Below, an example of the manufacturing method of such a photovoltaic cell 1 is demonstrated. First, as shown in FIG. 2A, a p-type silicon substrate 11 subjected to surface treatment is prepared. Next, as shown in FIG. 2B, an n-type diffusion layer (phosphorus diffusion layer) 13 a whose conductivity type is reversed by thermally diffusing phosphorus is formed on the surface layer of the p-type silicon substrate 11. Usually, phosphorus oxychloride (POCl ₃ ) is used as a phosphorus diffusion source. At this time, a phosphorus glass layer 21 a is formed on the outermost surface of the p-type silicon substrate 11.

  Next, after protecting one main surface of the p-type silicon substrate 11 with a resist, the phosphor glass layer 21 and the n-type diffusion layer (phosphorus diffusion layer) 13 are left only on one main surface as shown in FIG. Then, the surface of the p-type silicon substrate 11 is etched, and the resist is removed using an organic solvent or the like.

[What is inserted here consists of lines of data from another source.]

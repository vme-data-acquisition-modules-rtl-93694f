// tb_msg_fifo: random writes and reads against a queue model, full and empty
// flags at a small depth, flush, and mark/rewind replaying a message.
module tb_msg_fifo;
  localparam int D = 16;
  logic clk = 0, rst_n = 0, wr = 0, rd = 0, flush = 0, mark = 0, rewind = 0;
  logic [15:0] wdata = 0, rdata;
  logic empty, full;
  logic [4:0] count;
  int checks = 0, failures = 0;
  logic [15:0] q[$];

  msg_fifo #(.DEPTH(D)) dut (.*);
  always #5 clk = ~clk;

  task automatic chk(input bit c, input string s);
    checks++; if (!c) begin failures++; $display("FAIL %s", s); end
  endtask

  initial begin
    repeat (2) @(negedge clk); rst_n = 1;
    chk(empty && !full && count == 0, "empty after reset");
    for (int i = 0; i < 400; i++) begin
      @(negedge clk);
      wr = $urandom_range(0, 1); rd = $urandom_range(0, 1); wdata = 16'($urandom);
      if (rd && q.size() > 0) chk(rdata == q[0], "head data");
      #1;
      @(posedge clk); #1;
      begin
        automatic bit acc_wr = wr && q.size() < D;
        if (rd && q.size() > 0) void'(q.pop_front());
        if (acc_wr) q.push_back(wdata);
      end
      chk(count == q.size(), "count");
      chk(empty == (q.size() == 0) && full == (q.size() == D), "flags");
    end
    @(negedge clk); wr = 0; rd = 0; flush = 1;
    @(negedge clk); flush = 0; q.delete();
    chk(empty && count == 0, "flush");
    for (int i = 0; i < D + 3; i++) begin @(negedge clk); wr = 1; wdata = 16'(i); end
    @(negedge clk); wr = 0;
    chk(full && count == D, "full at depth");
    // mark, read 5, rewind, read again
    @(negedge clk); mark = 1; @(negedge clk); mark = 0;
    for (int i = 0; i < 5; i++) begin chk(rdata == 16'(i), "first pass"); rd = 1; @(negedge clk); end
    rd = 0; rewind = 1; @(negedge clk); rewind = 0;
    chk(count == D, "count restored");
    for (int i = 0; i < 5; i++) begin chk(rdata == 16'(i), "replay"); rd = 1; @(negedge clk); end
    rd = 0;
    $display("TB_RESULT checks=%0d failures=%0d", checks, failures);
    $finish;
  end
  initial begin #200000; failures++; $display("TB_RESULT checks=%0d failures=%0d", checks, failures); $finish; end
endmodule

  Next, as shown in FIG. 2-4, a water repellent layer 22 is formed by applying a water repellent agent on the phosphor glass layer 21. As the water repellent, for example, a silicone-based water repellent can be used. By using a silicone-based coating agent as the water repellent, there is no adverse effect on the solar cell characteristics due to the water repellent, and the deterioration of the solar cell characteristics due to the use of the water repellent can be prevented.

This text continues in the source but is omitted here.